Source data —
// tb_signal_flag: self-checking test of the latched signalling element.
// Random set/clear sequences against a reference flag: set wins, clear
// resets, otherwise the flag holds; reset clears it.
module tb_signal_flag;
  logic clk = 0, rst_n = 0, set = 0, clear = 0;
  logic flag;
  logic ref_flag = 0;
  int checks = 0, failures = 0, held = 0, cleared = 0;

  signal_flag dut (.clk(clk), .rst_n(rst_n), .set(set), .clear(clear), .flag(flag));

  always #5 clk = ~clk;

  always @(posedge clk) begin
    if (!rst_n)     ref_flag <= 0;
    else if (set)   ref_flag <= 1;
    else if (clear) begin ref_flag <= 0; if (ref_flag) cleared++; end
    else if (ref_flag) held++;
  end

  always @(negedge clk) begin
    checks++;
    if (flag !== ref_flag) begin
      failures++;
      $display("FAIL t=%0t set=%b clr=%b flag=%b ref=%b", $time, set, clear, flag, ref_flag);
    end
  end

  initial begin
    #1_000_000;
    failures++;
    $display("watchdog expired");
    $display("TB_RESULT checks=%0d failures=%0d", checks, failures);
    $finish;
  end

  initial begin
    repeat (2) @(posedge clk);
    #1 rst_n = 1;
    // Set for one cycle, then it must hold.
    @(posedge clk) #1 set = 1;
    @(posedge clk) #1 set = 0;
    repeat (5) @(posedge clk);
    // Set and clear together: set wins.
    #1 set = 1; clear = 1;
    @(posedge clk) #1 set = 0; clear = 0;
    repeat (2) @(posedge clk);
    #1 clear = 1;
    @(posedge clk) #1 clear = 0;
    for (int k = 0; k < 2000; k++) begin
      @(posedge clk) #1;
      set   = ($urandom_range(19) == 0);
      clear = ($urandom_range(29) == 0);
    end
    // Asynchronous reset clears it.
    #1 set = 1;
    @(posedge clk) #1 set = 0;
    #1 rst_n = 0;
    #1;
    checks++;
    if (flag !== 1'b0) begin failures++; $display("FAIL reset"); end
    #1 rst_n = 1;
    checks++;
    if (held < 10 || cleared < 5) begin failures++; $display("FAIL coverage"); end
    $display("TB_RESULT checks=%0d failures=%0d", checks, failures);
    $finish;
  end
endmodule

Task goal —
Repeat the data in full, matching each line exactly.

Answer —
// tb_signal_flag: self-checking test of the latched signalling element.
// Random set/clear sequences against a reference flag: set wins, clear
// resets, otherwise the flag holds; reset clears it.
module tb_signal_flag;
  logic clk = 0, rst_n = 0, set = 0, clear = 0;
  logic flag;
  logic ref_flag = 0;
  int checks = 0, failures = 0, held = 0, cleared = 0;

  signal_flag dut (.clk(clk), .rst_n(rst_n), .set(set), .clear(clear), .flag(flag));

  always #5 clk = ~clk;

  always @(posedge clk) begin
    if (!rst_n)     ref_flag <= 0;
    else if (set)   ref_flag <= 1;
    else if (clear) begin ref_flag <= 0; if (ref_flag) cleared++; end
    else if (ref_flag) held++;
  end

  always @(negedge clk) begin
    checks++;
    if (flag !== ref_flag) begin
      failures++;
      $display("FAIL t=%0t set=%b clr=%b flag=%b ref=%b", $time, set, clear, flag, ref_flag);
    end
  end

  initial begin
    #1_000_000;
    failures++;
    $display("watchdog expired");
    $display("TB_RESULT checks=%0d failures=%0d", checks, failures);
    $finish;
  end

  initial begin
    repeat (2) @(posedge clk);
    #1 rst_n = 1;
    // Set for one cycle, then it must hold.
    @(posedge clk) #1 set = 1;
    @(posedge clk) #1 set = 0;
    repeat (5) @(posedge clk);
    // Set and clear together: set wins.
    #1 set = 1; clear = 1;
    @(posedge clk) #1 set = 0; clear = 0;
    repeat (2) @(posedge clk);
    #1 clear = 1;
    @(posedge clk) #1 clear = 0;
    for (int k = 0; k < 2000; k++) begin
      @(posedge clk) #1;
      set   = ($urandom_range(19) == 0);
      clear = ($urandom_range(29) == 0);
    end
    // Asynchronous reset clears it.
    #1 set = 1;
    @(posedge clk) #1 set = 0;
    #1 rst_n = 0;
    #1;
    checks++;
    if (flag !== 1'b0) begin failures++; $display("FAIL reset"); end
    #1 rst_n = 1;
    checks++;
    if (held < 10 || cleared < 5) begin failures++; $display("FAIL coverage"); end
    $display("TB_RESULT checks=%0d failures=%0d", checks, failures);
    $finish;
  end
endmodule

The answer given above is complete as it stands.